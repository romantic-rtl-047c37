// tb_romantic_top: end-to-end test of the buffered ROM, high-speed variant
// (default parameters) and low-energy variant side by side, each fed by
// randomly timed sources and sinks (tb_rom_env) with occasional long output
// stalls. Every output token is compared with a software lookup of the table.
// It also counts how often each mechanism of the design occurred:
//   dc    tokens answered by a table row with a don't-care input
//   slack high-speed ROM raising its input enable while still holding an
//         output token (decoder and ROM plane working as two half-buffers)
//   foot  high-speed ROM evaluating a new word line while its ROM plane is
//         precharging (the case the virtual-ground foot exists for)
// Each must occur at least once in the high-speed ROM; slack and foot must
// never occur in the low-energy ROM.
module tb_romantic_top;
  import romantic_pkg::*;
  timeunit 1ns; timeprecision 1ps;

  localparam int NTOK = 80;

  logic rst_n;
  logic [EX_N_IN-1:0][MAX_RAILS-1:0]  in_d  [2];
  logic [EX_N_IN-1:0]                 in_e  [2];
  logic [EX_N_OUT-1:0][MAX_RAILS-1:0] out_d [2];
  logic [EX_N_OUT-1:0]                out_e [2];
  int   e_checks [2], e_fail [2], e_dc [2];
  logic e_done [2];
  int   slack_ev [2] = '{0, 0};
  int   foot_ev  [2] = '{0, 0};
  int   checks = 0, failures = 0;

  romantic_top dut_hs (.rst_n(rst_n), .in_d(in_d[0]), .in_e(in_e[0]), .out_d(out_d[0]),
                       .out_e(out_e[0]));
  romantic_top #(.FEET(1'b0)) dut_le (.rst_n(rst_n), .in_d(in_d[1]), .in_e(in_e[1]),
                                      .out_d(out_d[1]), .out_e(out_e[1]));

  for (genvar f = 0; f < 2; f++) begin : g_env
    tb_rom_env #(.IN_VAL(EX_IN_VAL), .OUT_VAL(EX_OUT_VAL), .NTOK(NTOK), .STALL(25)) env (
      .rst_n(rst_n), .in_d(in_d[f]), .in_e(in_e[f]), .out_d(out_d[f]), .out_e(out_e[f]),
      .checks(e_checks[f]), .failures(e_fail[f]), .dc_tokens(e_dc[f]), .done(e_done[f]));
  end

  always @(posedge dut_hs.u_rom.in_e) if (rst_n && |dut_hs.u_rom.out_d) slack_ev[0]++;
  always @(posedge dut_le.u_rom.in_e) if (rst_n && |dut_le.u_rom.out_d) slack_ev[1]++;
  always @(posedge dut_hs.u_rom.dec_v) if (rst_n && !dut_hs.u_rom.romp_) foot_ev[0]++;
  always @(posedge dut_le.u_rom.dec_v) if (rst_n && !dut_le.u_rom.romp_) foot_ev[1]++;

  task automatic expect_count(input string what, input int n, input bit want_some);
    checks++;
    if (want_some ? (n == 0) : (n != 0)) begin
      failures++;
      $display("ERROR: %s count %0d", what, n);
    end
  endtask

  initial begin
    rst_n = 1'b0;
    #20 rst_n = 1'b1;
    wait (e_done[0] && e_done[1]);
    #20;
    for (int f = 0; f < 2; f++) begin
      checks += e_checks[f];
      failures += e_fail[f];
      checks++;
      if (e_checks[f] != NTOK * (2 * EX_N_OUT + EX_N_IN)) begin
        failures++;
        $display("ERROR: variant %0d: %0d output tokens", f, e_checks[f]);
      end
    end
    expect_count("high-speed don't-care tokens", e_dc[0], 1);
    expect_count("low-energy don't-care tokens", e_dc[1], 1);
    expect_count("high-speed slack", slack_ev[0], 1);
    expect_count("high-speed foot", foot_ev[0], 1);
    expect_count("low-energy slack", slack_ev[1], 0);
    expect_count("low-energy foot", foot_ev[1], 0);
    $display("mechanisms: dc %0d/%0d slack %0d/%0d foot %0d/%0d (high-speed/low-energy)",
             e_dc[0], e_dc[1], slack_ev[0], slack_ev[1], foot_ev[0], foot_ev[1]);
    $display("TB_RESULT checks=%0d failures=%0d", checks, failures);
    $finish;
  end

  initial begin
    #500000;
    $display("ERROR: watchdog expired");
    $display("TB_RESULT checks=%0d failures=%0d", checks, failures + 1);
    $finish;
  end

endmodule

...

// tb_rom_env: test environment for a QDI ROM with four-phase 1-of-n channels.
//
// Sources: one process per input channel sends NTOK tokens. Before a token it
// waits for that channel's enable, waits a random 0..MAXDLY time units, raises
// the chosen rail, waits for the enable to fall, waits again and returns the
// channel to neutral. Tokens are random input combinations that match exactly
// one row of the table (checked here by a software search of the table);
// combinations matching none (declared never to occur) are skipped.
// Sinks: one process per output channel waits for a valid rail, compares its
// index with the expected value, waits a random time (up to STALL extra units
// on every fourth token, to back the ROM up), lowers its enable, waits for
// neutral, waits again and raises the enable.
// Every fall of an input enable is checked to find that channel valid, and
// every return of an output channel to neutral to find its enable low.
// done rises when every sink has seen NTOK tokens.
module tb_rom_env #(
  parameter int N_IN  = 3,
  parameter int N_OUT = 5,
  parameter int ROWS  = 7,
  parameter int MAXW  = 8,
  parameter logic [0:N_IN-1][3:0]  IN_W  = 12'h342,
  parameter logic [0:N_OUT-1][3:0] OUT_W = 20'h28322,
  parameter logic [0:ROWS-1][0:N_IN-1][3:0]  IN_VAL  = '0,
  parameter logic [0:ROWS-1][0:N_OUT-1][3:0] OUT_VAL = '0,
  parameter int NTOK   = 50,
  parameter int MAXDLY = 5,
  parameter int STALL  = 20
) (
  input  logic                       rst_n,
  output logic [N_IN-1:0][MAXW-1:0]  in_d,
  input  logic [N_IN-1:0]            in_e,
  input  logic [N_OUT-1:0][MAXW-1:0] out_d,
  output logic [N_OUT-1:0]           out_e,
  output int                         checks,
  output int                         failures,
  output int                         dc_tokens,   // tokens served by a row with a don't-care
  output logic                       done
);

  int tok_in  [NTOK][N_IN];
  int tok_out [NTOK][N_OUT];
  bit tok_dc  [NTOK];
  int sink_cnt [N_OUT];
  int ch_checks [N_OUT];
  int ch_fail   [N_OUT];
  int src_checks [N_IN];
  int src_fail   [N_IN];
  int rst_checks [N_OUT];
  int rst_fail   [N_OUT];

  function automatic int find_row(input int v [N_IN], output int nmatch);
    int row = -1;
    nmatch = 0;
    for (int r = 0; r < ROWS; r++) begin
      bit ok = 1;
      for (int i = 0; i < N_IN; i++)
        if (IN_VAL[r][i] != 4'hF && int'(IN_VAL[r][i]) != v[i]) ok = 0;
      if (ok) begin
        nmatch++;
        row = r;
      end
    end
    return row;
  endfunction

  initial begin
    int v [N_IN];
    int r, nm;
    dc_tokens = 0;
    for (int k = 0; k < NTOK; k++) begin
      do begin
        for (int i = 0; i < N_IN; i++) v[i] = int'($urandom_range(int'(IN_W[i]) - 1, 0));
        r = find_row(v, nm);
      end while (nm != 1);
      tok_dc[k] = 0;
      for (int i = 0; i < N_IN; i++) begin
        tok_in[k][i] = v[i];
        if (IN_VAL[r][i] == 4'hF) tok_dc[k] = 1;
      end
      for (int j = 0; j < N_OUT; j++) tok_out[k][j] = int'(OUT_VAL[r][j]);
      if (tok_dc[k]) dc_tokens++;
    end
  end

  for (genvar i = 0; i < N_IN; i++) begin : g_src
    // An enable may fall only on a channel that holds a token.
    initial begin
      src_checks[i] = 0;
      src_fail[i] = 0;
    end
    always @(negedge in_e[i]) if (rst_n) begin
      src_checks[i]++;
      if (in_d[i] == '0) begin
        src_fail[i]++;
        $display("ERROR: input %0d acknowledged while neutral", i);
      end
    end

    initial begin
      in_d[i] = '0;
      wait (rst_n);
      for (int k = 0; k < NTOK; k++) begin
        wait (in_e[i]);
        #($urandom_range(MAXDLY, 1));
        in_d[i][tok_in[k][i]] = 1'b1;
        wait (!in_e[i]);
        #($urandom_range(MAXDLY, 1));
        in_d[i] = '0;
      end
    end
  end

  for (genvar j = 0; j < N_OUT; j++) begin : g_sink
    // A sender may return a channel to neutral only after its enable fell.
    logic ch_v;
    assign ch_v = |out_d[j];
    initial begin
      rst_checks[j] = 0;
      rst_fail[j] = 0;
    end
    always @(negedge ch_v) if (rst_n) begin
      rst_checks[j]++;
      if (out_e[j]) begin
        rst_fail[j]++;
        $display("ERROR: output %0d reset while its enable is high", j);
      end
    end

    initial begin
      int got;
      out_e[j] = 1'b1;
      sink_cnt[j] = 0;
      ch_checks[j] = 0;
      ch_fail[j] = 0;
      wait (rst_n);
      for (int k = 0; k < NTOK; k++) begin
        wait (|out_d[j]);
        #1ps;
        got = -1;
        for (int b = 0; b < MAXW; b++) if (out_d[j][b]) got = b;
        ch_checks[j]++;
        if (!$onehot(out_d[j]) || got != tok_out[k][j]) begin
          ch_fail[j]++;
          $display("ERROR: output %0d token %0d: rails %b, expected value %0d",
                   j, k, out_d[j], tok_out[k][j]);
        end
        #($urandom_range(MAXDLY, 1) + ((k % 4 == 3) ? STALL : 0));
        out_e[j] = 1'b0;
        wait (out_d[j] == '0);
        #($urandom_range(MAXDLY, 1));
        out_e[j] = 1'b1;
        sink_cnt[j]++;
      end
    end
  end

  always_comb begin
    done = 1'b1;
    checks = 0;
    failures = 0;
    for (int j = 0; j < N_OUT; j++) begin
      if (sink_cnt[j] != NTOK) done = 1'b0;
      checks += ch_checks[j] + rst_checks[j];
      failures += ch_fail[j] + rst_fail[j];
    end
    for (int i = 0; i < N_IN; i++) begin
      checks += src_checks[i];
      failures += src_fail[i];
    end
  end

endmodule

* * *

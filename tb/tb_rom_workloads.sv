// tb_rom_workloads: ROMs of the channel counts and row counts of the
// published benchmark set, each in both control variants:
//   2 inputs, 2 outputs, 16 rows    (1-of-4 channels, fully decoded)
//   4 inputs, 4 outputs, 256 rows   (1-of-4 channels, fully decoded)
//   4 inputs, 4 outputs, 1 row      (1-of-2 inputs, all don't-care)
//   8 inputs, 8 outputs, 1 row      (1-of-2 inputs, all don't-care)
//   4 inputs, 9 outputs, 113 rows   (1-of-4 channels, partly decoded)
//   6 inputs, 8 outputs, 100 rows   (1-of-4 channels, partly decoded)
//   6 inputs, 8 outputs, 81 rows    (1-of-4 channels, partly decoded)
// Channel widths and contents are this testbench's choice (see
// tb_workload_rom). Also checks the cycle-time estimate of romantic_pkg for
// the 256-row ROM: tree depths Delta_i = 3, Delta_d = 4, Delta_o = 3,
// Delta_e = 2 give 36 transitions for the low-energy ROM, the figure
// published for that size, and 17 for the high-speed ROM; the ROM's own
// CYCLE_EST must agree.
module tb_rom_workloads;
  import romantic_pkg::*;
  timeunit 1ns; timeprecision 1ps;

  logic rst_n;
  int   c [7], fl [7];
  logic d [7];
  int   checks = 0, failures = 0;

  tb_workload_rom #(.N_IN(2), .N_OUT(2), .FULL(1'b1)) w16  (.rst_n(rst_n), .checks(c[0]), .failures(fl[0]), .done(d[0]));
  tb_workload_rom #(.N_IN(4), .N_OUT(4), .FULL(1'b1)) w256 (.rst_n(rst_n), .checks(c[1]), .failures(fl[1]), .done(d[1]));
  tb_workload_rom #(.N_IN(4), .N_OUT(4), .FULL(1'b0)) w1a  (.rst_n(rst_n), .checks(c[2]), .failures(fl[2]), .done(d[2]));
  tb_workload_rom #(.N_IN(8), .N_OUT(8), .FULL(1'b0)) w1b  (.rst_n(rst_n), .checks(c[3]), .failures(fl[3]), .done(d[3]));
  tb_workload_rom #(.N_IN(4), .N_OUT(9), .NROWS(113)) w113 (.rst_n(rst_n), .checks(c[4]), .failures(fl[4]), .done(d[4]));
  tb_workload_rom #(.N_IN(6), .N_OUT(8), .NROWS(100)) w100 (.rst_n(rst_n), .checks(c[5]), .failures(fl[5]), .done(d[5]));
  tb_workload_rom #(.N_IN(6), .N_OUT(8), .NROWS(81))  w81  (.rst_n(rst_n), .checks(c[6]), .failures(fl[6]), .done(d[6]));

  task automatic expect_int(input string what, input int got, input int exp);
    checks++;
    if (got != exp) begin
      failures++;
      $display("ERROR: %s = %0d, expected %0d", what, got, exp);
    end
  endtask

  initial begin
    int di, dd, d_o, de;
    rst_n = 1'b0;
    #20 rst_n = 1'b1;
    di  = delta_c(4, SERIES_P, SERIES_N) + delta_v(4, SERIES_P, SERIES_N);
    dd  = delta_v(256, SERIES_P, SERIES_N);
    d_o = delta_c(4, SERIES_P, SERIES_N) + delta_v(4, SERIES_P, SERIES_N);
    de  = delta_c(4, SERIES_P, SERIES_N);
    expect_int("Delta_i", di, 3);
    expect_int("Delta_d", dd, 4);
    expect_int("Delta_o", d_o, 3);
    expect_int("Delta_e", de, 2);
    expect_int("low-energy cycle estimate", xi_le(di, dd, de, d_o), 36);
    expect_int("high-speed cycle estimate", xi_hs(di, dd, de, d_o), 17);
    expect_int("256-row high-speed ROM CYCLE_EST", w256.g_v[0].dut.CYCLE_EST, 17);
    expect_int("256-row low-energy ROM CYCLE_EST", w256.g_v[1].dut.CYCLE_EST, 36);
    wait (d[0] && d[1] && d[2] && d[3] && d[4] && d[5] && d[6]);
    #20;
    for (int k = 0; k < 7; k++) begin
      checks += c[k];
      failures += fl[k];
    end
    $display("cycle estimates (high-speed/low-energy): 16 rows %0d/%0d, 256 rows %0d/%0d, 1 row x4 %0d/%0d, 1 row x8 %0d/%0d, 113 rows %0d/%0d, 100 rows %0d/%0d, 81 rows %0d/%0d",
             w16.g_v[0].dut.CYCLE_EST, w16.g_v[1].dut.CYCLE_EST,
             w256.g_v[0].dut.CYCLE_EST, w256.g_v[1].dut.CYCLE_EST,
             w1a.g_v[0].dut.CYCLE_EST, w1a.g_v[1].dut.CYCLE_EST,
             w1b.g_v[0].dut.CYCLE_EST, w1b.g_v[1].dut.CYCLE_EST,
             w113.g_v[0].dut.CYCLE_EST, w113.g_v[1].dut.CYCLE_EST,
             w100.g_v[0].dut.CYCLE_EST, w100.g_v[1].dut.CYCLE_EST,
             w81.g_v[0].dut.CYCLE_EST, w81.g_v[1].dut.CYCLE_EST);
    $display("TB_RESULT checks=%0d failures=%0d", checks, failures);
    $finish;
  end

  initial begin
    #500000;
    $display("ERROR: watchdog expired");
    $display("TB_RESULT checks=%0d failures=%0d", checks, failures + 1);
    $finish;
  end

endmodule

## What is required
Repeat word for word the lines above that run from the line containing "repository romantic-rtl-047c37" through the line containing "always @(posedge dut_le.u_rom.in_e)", both ends included, and nothing else.

## Response to the task
repository romantic-rtl-047c37
// tb_romantic_top: end-to-end test of the buffered ROM, high-speed variant
// (default parameters) and low-energy variant side by side, each fed by
// randomly timed sources and sinks (tb_rom_env) with occasional long output
// stalls. Every output token is compared with a software lookup of the table.
// It also counts how often each mechanism of the design occurred:
//   dc    tokens answered by a table row with a don't-care input
//   slack high-speed ROM raising its input enable while still holding an
//         output token (decoder and ROM plane working as two half-buffers)
//   foot  high-speed ROM evaluating a new word line while its ROM plane is
//         precharging (the case the virtual-ground foot exists for)
// Each must occur at least once in the high-speed ROM; slack and foot must
// never occur in the low-energy ROM.
module tb_romantic_top;
  import romantic_pkg::*;
  timeunit 1ns; timeprecision 1ps;

  localparam int NTOK = 80;

  logic rst_n;
  logic [EX_N_IN-1:0][MAX_RAILS-1:0]  in_d  [2];
  logic [EX_N_IN-1:0]                 in_e  [2];
  logic [EX_N_OUT-1:0][MAX_RAILS-1:0] out_d [2];
  logic [EX_N_OUT-1:0]                out_e [2];
  int   e_checks [2], e_fail [2], e_dc [2];
  logic e_done [2];
  int   slack_ev [2] = '{0, 0};
  int   foot_ev  [2] = '{0, 0};
  int   checks = 0, failures = 0;

  romantic_top dut_hs (.rst_n(rst_n), .in_d(in_d[0]), .in_e(in_e[0]), .out_d(out_d[0]),
                       .out_e(out_e[0]));
  romantic_top #(.FEET(1'b0)) dut_le (.rst_n(rst_n), .in_d(in_d[1]), .in_e(in_e[1]),
                                      .out_d(out_d[1]), .out_e(out_e[1]));

  for (genvar f = 0; f < 2; f++) begin : g_env
    tb_rom_env #(.IN_VAL(EX_IN_VAL), .OUT_VAL(EX_OUT_VAL), .NTOK(NTOK), .STALL(25)) env (
      .rst_n(rst_n), .in_d(in_d[f]), .in_e(in_e[f]), .out_d(out_d[f]), .out_e(out_e[f]),
      .checks(e_checks[f]), .failures(e_fail[f]), .dc_tokens(e_dc[f]), .done(e_done[f]));
  end

  always @(posedge dut_hs.u_rom.in_e) if (rst_n && |dut_hs.u_rom.out_d) slack_ev[0]++;
  always @(posedge dut_le.u_rom.in_e) if (rst_n && |dut_le.u_rom.out_d) slack_ev[1]++;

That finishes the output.